The advanced level of python basic learning day11 function

  1. Trap of default parameter (only for variable data type): if the default parameter uses variable type data, the default parameter is the same (id is the same) no matter how many times it is called. The variable data type of the default parameter is neither global nor local, and will not disappear after definition (the local naming space will disappear).

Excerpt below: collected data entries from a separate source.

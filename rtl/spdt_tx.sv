// spdt_tx: Synchronous Pulse and Data Transmission (SPDT) packet
// transmitter.
//
// It builds packets of the form
//   0xFD | {frame, instr[1:0], len[4:0]} | pulse timing (MSB, LSB) | 0x00 |
//   len user bytes | 16-bit checksum (MSB, LSB) | IDLE byte
// and hands them byte by byte to the CDCM encoder, which takes a byte every
// four link cycles (out_ready). A packet goes out when the link is up and
// either a user frame is requested (frame_req_i) or a synchronous pulse is
// pending. A pulse requested while a packet is on the wire waits; the
// number of cycles it waited, counted up to the cycle the next packet's
// magic byte is taken by the encoder, is written into the pulse-timing
// field, so the receiver can re-create the pulse at a fixed latency from the
// request. A pulse and a user frame share one packet when both are pending.
// Only one pulse can wait: a pulse that arrives while another is still
// waiting is dropped and reported on pulse_drop_o.
// The packet fields, their order and sizes, and 4 cycles per byte are the
// published design's; the bit layout of length+instruction and pulse timing, the
// checksum (16-bit sum of the bytes from magic to the last user byte) and
// the pulse-wait mechanism are this design's own.
//
// Timing: frame_ack_o pulses in the cycle the magic byte is accepted; the
// user bytes are latched then, so the caller may change them afterwards.
// A packet with n user bytes occupies (8 + n) * 4 link cycles on the wire,
// its IDLE byte included; a queued packet follows in the next byte slot.
module spdt_tx
  import cdcm_pkg::*;
(
  input  logic                               clk,
  input  logic                               rst,
  input  logic                               link_up_i,
  // synchronous pulse request (one cycle)
  input  logic                               pulse_i,
  output logic                               pulse_drop_o,
  // user frame
  input  logic                               frame_req_i,
  input  logic [1:0]                         frame_instr_i,
  input  logic [4:0]                         frame_len_i,    // 0..16
  input  logic [MAX_USER_BYTES-1:0][7:0]     frame_data_i,   // byte 0 first
  output logic                               frame_ack_o,
  // to the CDCM encoder
  output logic                               out_valid_o,
  output link_byte_t                         out_byte_o,
  input  logic                               out_ready_i,
  output logic                               busy_o
);

  typedef enum logic [3:0] {
    T_IDLE, T_MAGIC, T_LENINS, T_PT_HI, T_PT_LO, T_RSV, T_DATA, T_CS_HI, T_CS_LO,
    T_GAP
  } tstate_t;

  tstate_t                           state;
  logic                              pulse_pend;
  logic [WAIT_W-1:0]                 wait_cnt;
  pulse_timing_t                     pt;
  len_instr_t                        li;
  logic [MAX_USER_BYTES-1:0][7:0]    data_q;
  logic [4:0]                        didx;
  logic [15:0]                       csum;
  logic                              with_frame;
  logic                              take;

  assign take   = out_valid_o && out_ready_i;
  assign busy_o = (state != T_IDLE);

  // byte on offer
  always_comb begin
    out_valid_o = (state != T_IDLE);
    out_byte_o  = '{idle: 1'b0, data: 8'h00};
    case (state)
      T_MAGIC:  out_byte_o.data = SPDT_MAGIC;
      T_LENINS: out_byte_o.data = li;
      T_PT_HI:  out_byte_o.data = pt[15:8];
      T_PT_LO:  out_byte_o.data = pt[7:0];
      T_RSV:    out_byte_o.data = SPDT_RESERVE;
      T_DATA:   out_byte_o.data = data_q[didx[3:0]];
      T_CS_HI:  out_byte_o.data = csum[15:8];
      T_CS_LO:  out_byte_o.data = csum[7:0];
      T_GAP:    out_byte_o.idle = 1'b1;
      default:  ;
    endcase
  end

  wire magic_take = take && (state == T_MAGIC);

  always_ff @(posedge clk) begin
    if (rst) begin
      state        <= T_IDLE;
      pulse_pend   <= 1'b0;
      wait_cnt     <= '0;
      pt           <= '0;
      li           <= '0;
      data_q       <= '0;
      didx         <= '0;
      csum         <= '0;
      with_frame   <= 1'b0;
      frame_ack_o  <= 1'b0;
      pulse_drop_o <= 1'b0;
    end else begin
      frame_ack_o  <= 1'b0;
      pulse_drop_o <= 1'b0;

      // pulse bookkeeping
      if (pulse_pend && !magic_take && wait_cnt != '1) wait_cnt <= wait_cnt + 1'b1;
      if (magic_take && pulse_pend) begin
        pulse_pend <= 1'b0;
      end
      if (pulse_i) begin
        if (pulse_pend && !magic_take) begin
          pulse_drop_o <= 1'b1;
        end else begin
          pulse_pend <= 1'b1;
          wait_cnt   <= WAIT_W'(1);
        end
      end

      if (take && state inside {T_MAGIC, T_LENINS, T_PT_HI, T_PT_LO, T_RSV, T_DATA})
        csum <= csum + 16'(out_byte_o.data);

      case (state)
        T_IDLE: begin
          csum <= '0;
          if (link_up_i && (pulse_pend || frame_req_i)) begin
            with_frame <= frame_req_i;
            state      <= T_MAGIC;
          end
        end
        T_MAGIC: if (take) begin
          pt.pulse    <= pulse_pend;
          pt.wait_cnt <= pulse_pend ? wait_cnt : '0;
          li.frame    <= with_frame;
          li.instr    <= with_frame ? frame_instr_i : 2'd0;
          li.len      <= with_frame ? ((frame_len_i > 5'(MAX_USER_BYTES))
                                       ? 5'(MAX_USER_BYTES) : frame_len_i) : 5'd0;
          data_q      <= frame_data_i;
          frame_ack_o <= with_frame;
          state       <= T_LENINS;
        end
        T_LENINS: if (take) state <= T_PT_HI;
        T_PT_HI:  if (take) state <= T_PT_LO;
        T_PT_LO:  if (take) state <= T_RSV;
        T_RSV: if (take) begin
          didx  <= '0;
          state <= (li.len == '0) ? T_CS_HI : T_DATA;
        end
        T_DATA: if (take) begin
          didx <= didx + 1'b1;
          if (didx + 1'b1 == li.len) state <= T_CS_HI;
        end
        T_CS_HI: if (take) state <= T_CS_LO;
        T_CS_LO: if (take) state <= T_GAP;
        T_GAP: if (take) begin
          // start the next packet in the very next byte slot if there is
          // work, so back-to-back packets leave no empty slot
          csum <= '0;
          if (link_up_i && (pulse_pend || frame_req_i)) begin
            with_frame <= frame_req_i;
            state      <= T_MAGIC;
          end else begin
            state <= T_IDLE;
          end
        end
        default: state <= T_IDLE;
      endcase
    end
  end

  // a packet's length field never exceeds the protocol's 16 user bytes
  a_len: assert property (@(posedge clk) disable iff (rst)
                          li.len <= 5'(MAX_USER_BYTES));

endmodule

    def func(num,nums=[]):
        nums.append(num)
        return nums
    ret1 = func(1)
    print(ret)
    >>>[1]
    ret2 = fun(2)
    print(ret2)
    >>>[1,2]  #Include the first data.
    
    #Example:
    def func(a,list=[]):
        list.append(a)
        return list
    ret1 = func(10,)
    print(ret1)         #[10]
    print(func(20,[]))  #[20]  #Reenter parameters for list
    print(func(100))    #[10,100]
    print(ret1)         #[10,100]
    
  2. Trap of local scope: in a function, if a variable is defined, but it is referenced before the variable is defined, even if the global variable has the referenced variable, an error will still be reported.

    #Example 1:
    count = 1
    def func():
    	count += 1
        print(count)
    func()
    IndentationError: unindent does not match any outer indentation level
        
    #Example 2:
    count = 1
    def func():
        print(count)
    func()      #1
    
    #Example 3:
    count = 1
    def func():
    	print(count)
        count = 1
    func()
    UnboundLocalError: local variable 'count' referenced before assignment
    
  3. global nonlocal

    • Declare a global variable in the local scope.

      #1.
      num = 0
      def func():
          num = 1
      print(num)    #0
      
      #2.
      def func():
          global num
          num = 1
      print(num)  #It will be reported wrong.
      
      #3.
      def func():
          global num
          num = 1
      func()
      print(num)  #1
      
      #3.
      num = 0
      def func():
          global num
          num = 1
      func()    
      print(num)    #1
      
      
    • nonlocal: unable to operate global variables; mainly used to modify local variables of inner function and outer function.

      def func1():
      	count = 1
          def inner():
              nonlocal count
              count+=1
          inner()
      
  4. The application of function name

    • The function name refers to the memory address of the function

    • Function name + () can execute the function

      #Example 1:
      def func():
      	print(1)
      f1 = func
      f2 = f1
      f2()     #1
      
      #Example 2.
      def func1():
          print(1)
      def func2():
          print(2)
      func2 = func1
      func2()    #1
      
    • Function name can be an element of container class data type

      #Example 3:
      def func1():
          print(1)
      def func2():
          print(2)
      def func3():
          print(3)
      l1 = [func1,func2,func3]
      for i in l1:
          i()   #1 2 3
      
    • Function name can be used as parameter of function

      def func0(a):
          print(1)
      def func1(x):
          x()
      func1(func0)      #1   
      
    • The function name can be the return value of the function.

      def func1():
          print(1)
      def func2(x):
          return x
      ret = func2(func)
      ret()       #1
      
  5. Format output (after version 3.6):

    • Basic expression:
    ```python
    
    name = 'python'
    age = '18'
    msg = f'My name is{name},This year{age}'    #Add a character f before the quotation mark
    
    ```
    
    • Expression can be added:

      count = 2
      print(f'Final result:{count**2}')
      
      name = 'python'
      print(f'My name is{name.upper()}')
      
      
      dic = {'name':'python','age':'18'}
      msg = f'My name is{dic["name"]},This year{dic["age"]}'   #Pay attention to the use of double quotation marks and single quotation marks to avoid ambiguity.
      
      list = ['python','18']
      msg = f'My name is{list[0]},This year{list[1]}' 
      
      
    • You can combine functions:

      def sum1(a,b):
          return a+b
      print(f'The end result is{sum1(1,2)}')
      
    • Advantages: 1. More optimized structure. 2. It can be used in combination with expressions and functions. 3. Higher efficiency

  6. Iterator:

    • Iteratable objects:

      Object: everything in python is an object. Iteratable: a value that can be iterated.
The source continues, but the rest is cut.